C’est un voile si noir qui couvre son visage
Dont elle a voulu ceindre et cacher son image
Et d’un renoncement dans ses yeux et son corps
Qu’elle donne en offrande aux anges de la mort…
Le malheur est injuste quand plus rien n’en délivre
Elle a tari ses pleurs et renoncé à vivre
En mémoire d’un homme aujourd’hui disparu
Qu’elle avait entouré d’un amour éperdu…
Mais elle a refusé ce sort inacceptable
Fidèle et dévouée à l’amour véritable
Qui demeure à jamais malgré le temps qui fuit
Et l’évidence aussi, celui qu’elle eût pour Lui !

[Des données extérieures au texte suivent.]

// tb_lcg_step: self-checking testbench for the combinational generator step.
//
// Checks y = (A * x + C) mod 2^W against the testbench's own multiply-add for
//   - the default 32-bit module (A = 136314881, C = 18433): 20000 random x
//     plus the corner values 0 and all-ones;
//   - the 8-bit worked example A = 41, C = 5: all 256 values of x;
//   - every other (A, C) pair of the parameter survey (three set bits each),
//     2000 random x per pair, to show the column builder handles any of them.
module tb_lcg_step;
  localparam int NPAIRS = 8;
  localparam logic [31:0] PA [NPAIRS] = '{
    (1 << 11) | (1 << 5)  | 1, (1 << 19) | (1 << 9)  | 1,
    (1 << 18) | (1 << 9)  | 1, (1 << 30) | (1 << 13) | 1,
    (1 << 21) | (1 << 12) | 1, (1 << 29) | (1 << 15) | 1,
    (1 << 30) | (1 << 13) | 1, (1 << 30) | (1 << 19) | 1};
  localparam logic [31:0] PC [NPAIRS] = '{
    (1 << 3)  | (1 << 2)  | 1, (1 << 18) | (1 << 1)  | 1,
    (1 << 19) | (1 << 6)  | 1, (1 << 12) | (1 << 1)  | 1,
    (1 << 19) | (1 << 6)  | 1, (1 << 30) | (1 << 13) | 1,
    (1 << 20) | (1 << 17) | 1, (1 << 20) | (1 << 17) | 1};

  int checks = 0;
  int failures = 0;

  logic [31:0] x32, y32;
  logic [7:0]  x8, y8;
  logic [31:0] xs [NPAIRS];
  logic [31:0] ys [NPAIRS];

  lcg_step dut (.x(x32), .y(y32));
  lcg_step #(.W(8), .A(8'd41), .C(8'd5)) dut8 (.x(x8), .y(y8));

  for (genvar g = 0; g < NPAIRS; g++) begin : g_pair
    lcg_step #(.W(32), .A(PA[g]), .C(PC[g])) u (.x(xs[g]), .y(ys[g]));
  end

  task automatic check32(input logic [31:0] x);
    logic [31:0] exp;
    x32 = x;
    #1;
    exp = 32'd136314881 * x + 32'd18433;
    checks++;
    if (y32 !== exp) begin
      failures++;
      if (failures < 10) $display("FAIL default x=%h y=%h exp=%h", x, y32, exp);
    end
  endtask

  initial begin : watchdog
    #1000000;
    failures++;
    $display("TB_RESULT checks=%0d failures=%0d", checks, failures);
    $finish;
  end

  initial begin
    logic [7:0] e8;
    check32('0);
    check32('1);
    for (int i = 0; i < 20000; i++) check32($urandom);

    for (int v = 0; v < 256; v++) begin
      x8 = 8'(v);
      #1;
      e8 = 8'(41 * v + 5);
      checks++;
      if (y8 !== e8) begin
        failures++;
        $display("FAIL 8-bit x=%0d y=%0d exp=%0d", v, y8, e8);
      end
    end

    for (int i = 0; i < 2000; i++) begin
      for (int k = 0; k < NPAIRS; k++) xs[k] = (i == 0) ? '1 : $urandom;
      #1;
      for (int k = 0; k < NPAIRS; k++) begin
        checks++;
        if (ys[k] !== PA[k] * xs[k] + PC[k]) begin
          failures++;
          if (failures < 10) $display("FAIL pair %0d x=%h y=%h", k, xs[k], ys[k]);
        end
      end
    end

    $display("TB_RESULT checks=%0d failures=%0d", checks, failures);
    $finish;
  end
endmodule
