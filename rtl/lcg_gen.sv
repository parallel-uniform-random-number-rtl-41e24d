// lcg_gen: generator module with the clocked state register.
//
// Holds the generator state X in a W-bit register and drives
// y = (A * X + C) mod 2^W through an lcg_step. Each rising clock edge the
// register takes its next value from d. Used on its own, d is tied to y and
// the module produces one new number per clock. At the head of the parallel
// chain (lcg_parallel), d is the output of the last module of the chain.
//
// Interface and timing:
//   rst_n  asynchronous, active low: X <= SEED
//   load   synchronous: X <= seed on the next edge (takes priority over d)
//   d      next state, sampled on the rising edge
//   q      the register, X
//   y      combinational function of q, valid one step-delay after the edge
//
// The register followed by an always-updating step module follows the
// source design; the reset value, the seed port and the load priority are
// this design's own choices.
module lcg_gen
  import lcg_pkg::*;
#(
  parameter int unsigned  W    = WORD_W,
  parameter logic [W-1:0] A    = W'(MULT_A),
  parameter logic [W-1:0] C    = W'(INCR_C),
  parameter logic [W-1:0] SEED = W'(DEF_SEED)
) (
  input  logic         clk,
  input  logic         rst_n,
  input  logic         load,
  input  logic [W-1:0] seed,
  input  logic [W-1:0] d,
  output logic [W-1:0] q,
  output logic [W-1:0] y
);

  always_ff @(posedge clk or negedge rst_n) begin
    if (!rst_n)    q <= SEED;
    else if (load) q <= seed;
    else           q <= d;
  end

  lcg_step #(.W(W), .A(A), .C(C)) u_step (.x(q), .y(y));

endmodule
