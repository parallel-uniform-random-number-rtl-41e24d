// tb_lcg_gen: self-checking testbench for the registered generator module
// used on its own (d tied to y), i.e. the single 32-bit generator that
// delivers one number per clock.
//
// Checks, against the testbench's own multiply-add reference:
//   - after reset the register holds SEED and y = f(SEED);
//   - 1000 consecutive numbers, one per clock edge, each f() of the last;
//   - the low bit alternates every clock (A and C are both odd);
//   - load replaces the state with the seed on the next edge, and the
//     sequence continues from there;
//   - an asynchronous reset mid-run returns the register to SEED.
module tb_lcg_gen;
  localparam logic [31:0] A    = 32'd136314881;
  localparam logic [31:0] C    = 32'd18433;
  localparam logic [31:0] SEED = 32'd1;

  logic        clk;
  logic        rst_n = 1'b0;
  logic        load = 1'b0;
  logic [31:0] seed = '0;
  logic [31:0] q, y;
  int checks = 0;
  int failures = 0;
  int cycles;

  lcg_gen dut (.clk(clk), .rst_n(rst_n), .load(load), .seed(seed), .d(y), .q(q), .y(y));

  initial begin
    clk    = 1'b0;
    cycles = 0;
    forever begin
      #10 clk = 1'b1;   // 20 ns clock period
      cycles++;
      #10 clk = 1'b0;
    end
  end

  initial begin : watchdog
    wait (cycles == 5000);
    failures++;
    $display("TB_RESULT checks=%0d failures=%0d", checks, failures);
    $finish;
  end

  function automatic logic [31:0] f(input logic [31:0] x);
    return A * x + C;
  endfunction

  task automatic expect_eq(input string what, input logic [31:0] got, input logic [31:0] exp);
    checks++;
    if (got !== exp) begin
      failures++;
      if (failures < 10) $display("FAIL %s got=%h exp=%h", what, got, exp);
    end
  endtask

  // Run n clocks and check every number against the reference.
  task automatic run_and_check(input int n);
    logic [31:0] ref_x;
    ref_x = q;
    for (int i = 0; i < n; i++) begin
      @(posedge clk);
      #1;
      ref_x = f(ref_x);
      expect_eq("state", q, ref_x);
      expect_eq("output", y, f(ref_x));
      checks++;
      if (y[0] === q[0]) begin  // parity must alternate from one number to the next
        failures++;
        $display("FAIL parity q=%h y=%h", q, y);
      end
    end
  endtask

  initial begin
    #25;
    expect_eq("reset state", q, SEED);
    expect_eq("reset output", y, f(SEED));
    rst_n = 1'b1;
    run_and_check(1000);

    // Load a new seed.
    @(negedge clk);
    seed = 32'hDEAD_BEEF;
    load = 1'b1;
    @(posedge clk);
    #1;
    load = 1'b0;
    expect_eq("loaded state", q, 32'hDEAD_BEEF);
    expect_eq("loaded output", y, f(32'hDEAD_BEEF));
    run_and_check(200);

    // Asynchronous reset in the middle of a clock period.
    @(negedge clk);
    #3 rst_n = 1'b0;
    #1;
    expect_eq("async reset", q, SEED);
    @(negedge clk);
    rst_n = 1'b1;
    run_and_check(50);

    $display("TB_RESULT checks=%0d failures=%0d", checks, failures);
    $finish;
  end
endmodule
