// lcg_parallel: parallel uniform random number generator, N numbers per clock.
//
// A chain of N generator modules: the first (lcg_gen) holds the state X in
// a register, the other N-1 (lcg_step) are combinational. Each module maps
// its input x to (A * x + C) mod 2^W, so in one clock period the chain
// yields N consecutive numbers of the single generator's sequence:
//   rnd[0] = f(X), rnd[1] = f(f(X)), ..., rnd[N-1] = f^N(X).
// The last output is fed back to the register, so the next clock continues
// the sequence where this one ended and no number is skipped or repeated.
//
// Interface and timing:
//   rst_n  asynchronous, active low: X <= SEED
//   load   synchronous: X <= seed on the next edge
//   rnd    N words, rnd[k] is the (k+1)-th number after X; all N change
//          together after each rising edge and settle after N step delays,
//          so the clock period must cover the whole chain.
//
// The chain of ten modules with one register and the feedback of the last
// output follow the source design; the seed/reset handling is this design's
// own.
module lcg_parallel
  import lcg_pkg::*;
#(
  parameter int unsigned  W    = WORD_W,
  parameter logic [W-1:0] A    = W'(MULT_A),
  parameter logic [W-1:0] C    = W'(INCR_C),
  parameter int unsigned  N    = N_MODULES,
  parameter logic [W-1:0] SEED = W'(DEF_SEED)
) (
  input  logic                clk,
  input  logic                rst_n,
  input  logic                load,
  input  logic [W-1:0]        seed,
  output logic [N-1:0][W-1:0] rnd
);

  // g_out[k].word is module k's output, a signal of its own so that the
  // chain is not read back through the packed output vector.

  lcg_gen #(.W(W), .A(A), .C(C), .SEED(SEED)) u_head (
    .clk  (clk),
    .rst_n(rst_n),
    .load (load),
    .seed (seed),
    .d    (g_out[N-1].word),
    .q    (),
    .y    (g_out[0].word)
  );

  for (genvar k = 0; k < N; k++) begin : g_out
    logic [W-1:0] word;
    assign rnd[k] = word;
  end

  for (genvar k = 1; k < N; k++) begin : g_chain
    lcg_step #(.W(W), .A(A), .C(C)) u_step (.x(g_out[k-1].word), .y(g_out[k].word));
  end

endmodule
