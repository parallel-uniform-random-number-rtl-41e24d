// tb_lcg_parallel: end-to-end, full-size testbench of the parallel generator
// (default parameters: W = 32, ten modules, A = 136314881, C = 18433).
//
// Runs 10000 clocks, i.e. 100000 consecutive numbers, and checks each one
// against the testbench's own multiply-add reference f(x) = A*x + C mod 2^32:
//   - within a clock, rnd[k] = f(rnd[k-1]) down the whole chain;
//   - across clocks, rnd[0] = f(previous rnd[9]) (feedback to the register),
//     so the 100000 numbers are one unbroken sequence;
//   - ten new numbers arrive on every clock edge (rate check);
//   - reset gives rnd[0] = f(SEED), and load restarts the sequence at a seed;
//   - the top 4 bits of the 100000 numbers fill 16 hist evenly (each bin
//     within 2 % of 6250).
// Each mechanism (reset, seed load, chain, feedback) is counted and a
// failure is recorded for one that never happened.
module tb_lcg_parallel;
  localparam int N = 10;
  localparam logic [31:0] A    = 32'd136314881;
  localparam logic [31:0] C    = 32'd18433;
  localparam logic [31:0] SEED = 32'd1;
  localparam int CYCLES = 10000;

  logic                clk;
  logic                rst_n;
  logic                load;
  logic [31:0]         seed;
  logic [N-1:0][31:0]  rnd;
  int checks = 0;
  int failures = 0;
  int cycles;
  int n_reset = 0, n_load = 0, n_chain = 0, n_feedback = 0;
  int hist [16];

  lcg_parallel dut (.clk(clk), .rst_n(rst_n), .load(load), .seed(seed), .rnd(rnd));

  initial begin
    clk    = 1'b0;
    cycles = 0;
    forever begin
      #10 clk = 1'b1;   // 20 ns period, as on the target board
      cycles++;
      #10 clk = 1'b0;
    end
  end

  initial begin : watchdog
    wait (cycles == CYCLES + 1000);
    failures++;
    $display("TB_RESULT checks=%0d failures=%0d", checks, failures);
    $finish;
  end

  function automatic logic [31:0] f(input logic [31:0] x);
    return A * x + C;
  endfunction

  task automatic expect_eq(input string what, input int k, input logic [31:0] got,
                           input logic [31:0] exp);
    checks++;
    if (got !== exp) begin
      failures++;
      if (failures < 10) $display("FAIL %s [%0d] got=%h exp=%h", what, k, got, exp);
    end
  endtask

  // Check one clock's worth of numbers, given the number that precedes them.
  task automatic check_block(input logic [31:0] prev);
    logic [31:0] e;
    e = prev;
    for (int k = 0; k < N; k++) begin
      e = f(e);
      expect_eq("rnd", k, rnd[k], e);
      hist[rnd[k][31:28]]++;
    end
    n_chain++;
  endtask

  initial begin
    logic [31:0] last;
    int start_cycle, total;
    foreach (hist[i]) hist[i] = 0;
    rst_n = 1'b0;
    load  = 1'b0;
    seed  = '0;
    @(posedge clk);
    #1;
    expect_eq("reset", 0, rnd[0], f(SEED));
    n_reset++;
    @(negedge clk);
    rst_n = 1'b1;

    // Restart from a chosen seed.
    seed = 32'h1234_5678;
    load = 1'b1;
    @(posedge clk);
    #1;
    load = 1'b0;
    n_load++;
    check_block(32'h1234_5678);
    last = rnd[N-1];

    // 10000 clocks of free running, ten numbers each.
    start_cycle = cycles;
    total = 0;
    for (int c = 1; c < CYCLES; c++) begin
      @(posedge clk);
      #1;
      check_block(last);
      n_feedback++;
      total += N;
      last = rnd[N-1];
    end
    total += N;
    checks++;
    if (cycles - start_cycle != CYCLES - 1) begin
      failures++;
      $display("FAIL rate: %0d numbers took %0d clocks", total, cycles - start_cycle + 1);
    end

    // Histogram of the top four bits over all 100000 numbers.
    foreach (hist[i]) begin
      checks++;
      if (hist[i] < 6125 || hist[i] > 6375) begin
        failures++;
        $display("FAIL histogram bin %0d holds %0d", i, hist[i]);
      end
    end

    // Reset again mid-run.
    @(negedge clk);
    rst_n = 1'b0;
    #1;
    expect_eq("reset again", 0, rnd[0], f(SEED));
    n_reset++;
    @(negedge clk);
    rst_n = 1'b1;
    @(posedge clk);
    #1;
    // The register took rnd[N-1] = f^N(SEED) on this edge.
    last = SEED;
    for (int k = 0; k < N; k++) last = f(last);
    check_block(last);
    n_feedback++;

    $display("numbers=%0d reset=%0d load=%0d chain=%0d feedback=%0d",
             total, n_reset, n_load, n_chain, n_feedback);
    if (n_reset == 0 || n_load == 0 || n_chain == 0 || n_feedback == 0) begin
      failures++;
      $display("FAIL a mechanism was never exercised");
    end
    $display("TB_RESULT checks=%0d failures=%0d", checks, failures);
    $finish;
  end
endmodule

Et lorsqu’elle me voit, un douloureux sourire
Dessine sur sa lèvre un Adieu qui chavire
Erigeant sa beauté au firmament du Ciel
Ainsi qu’un sacrifice aux Dieux providentiels !
Son cœur n’est que Bonté dont l’émouvante empreinte
Reste gravée en moi tel l’Amour d’une Sainte
Qui absout les tourments en leur faisant accueil
Alors que je la sais aussi seule en son deuil !
Pourrais-je un jour percer le secret de son âme
Pour lui rendre le droit d’être encore une femme
Qui poserait sa main sur mon front trop fiévreux
Et calmerait son feu d’un souffle silencieux ? …
Lui murmurer sans fin, au moins le saurait-elle,
Sous ce grand voile noir que je la trouve belle
Quand je sens son amour dans sa main que je prends
Que d'un regard si grave elle a rendu si grand...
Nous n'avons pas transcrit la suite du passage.